Se la crescita rimarrà a questi livelli – e non si vede perché non dovrebbe, viste le premesse – tra un anno saremo oltre le 67.000 presenze, come ai tempi della condanna della Corte Europea dei Diritti dell’Uomo. C’è da aspettarsi che tale crescita acceleri ulteriormente e che a quei numeri si arrivi ancora prima. In alcune carceri la situazione è ormai estrema. A Brescia Canton Monbello l’affollamento è al 200%, a Foggia al 190%, a Como al 186%, a Taranto al 180%. Numeri che rispecchiano condizioni già invivibili e che nei prossimi mesi sono destinate a peggiorare.
Le visite di Antigone dell’ultimo anno ci dicono che il 31,4% delle carceri visitate è stato costruito prima del 1940, la maggior parte addirittura prima del 1900. Nel 10,5% degli istituti visitati c’erano celle non riscaldate mentre nel 60,5% c’erano celle dove non era garantita l’acqua calda. Nel 53,9% degli istituti visitati c’erano celle senza doccia, nel 25% non c’è una palestra e nel 22,4% non c’è un campo sportivo.

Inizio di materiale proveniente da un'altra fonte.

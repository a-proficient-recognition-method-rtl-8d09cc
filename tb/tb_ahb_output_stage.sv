// tb_ahb_output_stage: directed, self-checking testbench of an output stage.
//
// Four masters, fixed priority per transfer. The test checks that:
//   * with no request the slave sees IDLE and no master is accepted;
//   * a request is granted one cycle later, the slave then sees the
//     owner's control and only the offset part of the address, HMASTER
//     names the owner, and the transfer is accepted;
//   * the owner's write data reaches the slave in the following cycle;
//   * a slave wait state blocks acceptance and keeps the owner;
//   * a SEQ transfer from a master that did not own the slave before is
//     presented as NONSEQ with HBURST INCR;
//   * two requesters alternate transfer by transfer.
module tb_ahb_output_stage;
  import ahb_pkg::*;
  localparam int NM = 4;

  logic clk = 0, rst_n = 0;
  always #5 clk = ~clk;

  arb_cfg_t                     cfg;
  ahb_aphase_t [NM-1:0]         m_ap;
  logic        [NM-1:0]         m_req, accept;
  logic [NM-1:0][DATA_W-1:0]    m_hwdata;
  logic                         s_hsel;
  ahb_aphase_t                  s_ap;
  logic [DATA_W-1:0]            s_hwdata;
  logic [1:0]                   s_hmaster;
  logic                         s_hreadyout;

  ahb_output_stage #(.NUM_MASTERS(NM)) dut (.*);

  int checks = 0, failures = 0;

  task automatic check(input bit ok, input string what);
    checks++;
    if (!ok) begin failures++; $display("FAIL: %s", what); end
  endtask

  function automatic ahb_aphase_t mk(input int pl, input int tl, input int off,
                                     input htrans_e tr, input hburst_e b, input bit w);
    ahb_aphase_t a = '0;
    a.addr  = {3'd0, 3'(pl), 4'(tl), 22'(off)};
    a.trans = tr; a.burst = b; a.write = w; a.size = 3'd2; a.prot = 4'h3;
    return a;
  endfunction

  initial begin
    cfg = '{sm_en: 1'b0, base_policy: POL_FIXED, base_unit: UNIT_TRANSFER};
    m_req = '0; s_hreadyout = 1;
    for (int m = 0; m < NM; m++) begin
      m_ap[m] = '0; m_hwdata[m] = 32'hD000_0000 + m;
    end
    repeat (2) @(posedge clk);
    #1 rst_n = 1;
    #1;
    check(s_ap.trans == HTRANS_IDLE && accept == 0 && !s_hsel, "idle after reset");

    // Master 2 asks: not accepted in the first cycle, granted in the next.
    m_ap[2] = mk(5, 3, 'h1234, HTRANS_NONSEQ, HBURST_SINGLE, 1'b1);
    m_req[2] = 1;
    #1 check(accept == 0, "no acceptance before the grant");
    @(posedge clk); #1;
    check(s_hsel && s_hmaster == 2, "master 2 owns the slave");
    check(s_ap.trans == HTRANS_NONSEQ && s_ap.write && s_ap.addr == 32'h1234,
          $sformatf("slave sees owner's transfer, addr %h", s_ap.addr));
    check(accept == 4'b0100, "master 2 accepted");
    // Wait state: not accepted, owner kept.
    s_hreadyout = 0;
    #1 check(accept == 0, "no acceptance in a wait state");
    @(posedge clk); #1;
    check(s_hmaster == 2 && s_ap.addr == 32'h1234, "owner kept in a wait state");
    s_hreadyout = 1;
    @(posedge clk); #1;
    m_req[2] = 0;
    #1 check(s_hwdata == 32'hD000_0002, $sformatf("write data of master 2, %h", s_hwdata));
    check(s_ap.trans == HTRANS_IDLE, "owner without request gives IDLE");

    // Master 1 continues a burst with SEQ: first beat becomes NONSEQ/INCR.
    m_ap[1] = mk(0, 0, 'h40, HTRANS_SEQ, HBURST_INCR4, 1'b0);
    m_req[1] = 1;
    @(posedge clk); #1;
    check(s_hmaster == 1 && s_ap.trans == HTRANS_NONSEQ && s_ap.burst == HBURST_INCR,
          $sformatf("SEQ rewritten: trans %0d burst %0d", s_ap.trans, s_ap.burst));
    @(posedge clk); #1;
    check(s_hmaster == 1 && s_ap.trans == HTRANS_SEQ && s_ap.burst == HBURST_INCR4,
          "later SEQ beats pass unchanged");

    // Masters 1 and 3 both ask: they alternate per transfer.
    m_ap[3] = mk(0, 0, 'h80, HTRANS_NONSEQ, HBURST_SINGLE, 1'b1);
    m_ap[1] = mk(0, 0, 'h44, HTRANS_NONSEQ, HBURST_SINGLE, 1'b1);
    m_req[3] = 1;
    begin
      int seq[$];
      string got = "";
      for (int i = 0; i < 4; i++) begin
        @(negedge clk);
        for (int m = 0; m < NM; m++) if (accept[m]) seq.push_back(m);
      end
      foreach (seq[i]) got = {got, $sformatf("%0d", seq[i])};
      check(got == "1313", $sformatf("alternation %s", got));
    end

    // Random traffic, round robin per transfer, random wait states.
    // Checked every cycle: at most one acceptance, only for the owner and
    // only when it requests and the slave is ready; the slave sees the
    // owner's transfer with the upper address bits cleared; write data
    // come from the master accepted one slave-ready cycle earlier; no
    // requester sees more than NM-1 other transfers before its own.
    cfg = '{sm_en: 1'b0, base_policy: POL_RR, base_unit: UNIT_TRANSFER};
    begin
      int wait_cnt [NM];
      int last_acc = -1;
      for (int m = 0; m < NM; m++) wait_cnt[m] = 0;
      for (int t = 0; t < 2000; t++) begin
        @(posedge clk); #1;
        for (int m = 0; m < NM; m++) begin
          if (!m_req[m] || accept[m]) begin
            m_req[m] = $urandom_range(0, 1);
            m_ap[m]  = mk($urandom_range(0, 7), $urandom_range(0, 15), $urandom_range(0, 4095),
                          HTRANS_NONSEQ, HBURST_SINGLE, $urandom_range(0, 1));
            m_ap[m].addr[31:29] = 3'($urandom_range(0, 7));
            m_hwdata[m] = $urandom;
          end
        end
        s_hreadyout = $urandom_range(0, 3) != 0;
        #1;
        check($onehot0(accept), "at most one acceptance");
        for (int m = 0; m < NM; m++)
          if (accept[m])
            check(m_req[m] && s_hreadyout && s_hmaster == m && s_hsel &&
                  s_ap.addr == {10'd0, m_ap[m].addr[21:0]} && s_ap.write == m_ap[m].write,
                  $sformatf("t=%0d acceptance of master %0d", t, m));
        if (last_acc >= 0)
          check(s_hwdata == m_hwdata[last_acc], $sformatf("t=%0d write data of master %0d", t, last_acc));
        @(negedge clk);
        for (int m = 0; m < NM; m++) begin
          if (m_req[m] && !accept[m] && accept != 0) wait_cnt[m]++;
          if (accept[m] || !m_req[m]) wait_cnt[m] = 0;
          check(wait_cnt[m] <= NM - 1, $sformatf("t=%0d master %0d starved", t, m));
        end
        if (s_hreadyout) last_acc = (accept != 0) ? $clog2(int'(accept)) : -1;
      end
    end

    $display("TB_RESULT checks=%0d failures=%0d", checks, failures);
    $finish;
  end

  initial begin
    repeat (5000) @(posedge clk);
    failures++;
    $display("watchdog expired");
    $display("TB_RESULT checks=%0d failures=%0d", checks, failures);
    $finish;
  end
endmodule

In 68 hanno deciso di togliersi la vita in carcere dall’inizio dell’anno, di cui 15 avevano meno di trent’anni. Le persone in carcere vivono ammassate in celle che sono spesso chiuse per venti ore al giorno. Si cucina nell’unico spazio non occupato dalle brande, quello del bagno. Il water è a pochi passi. La piccola finestrella va tenuta sempre aperta, nel tentativo di mitigare gli odori. “A volte mentre cucini”, ci raccontano, “arriva qualcuno che ti dice: ehi, mi fai andare in bagno?? Ma io devo girare il sugo. Vabbè, vai, tanto mi giro di spalle”.
E per questo 2023 dalle galere italiane è tutto. Vedremo nel 2024 dietro quali altri reati, pene, pugni di ferro nasconderanno la totale incapacità governativa.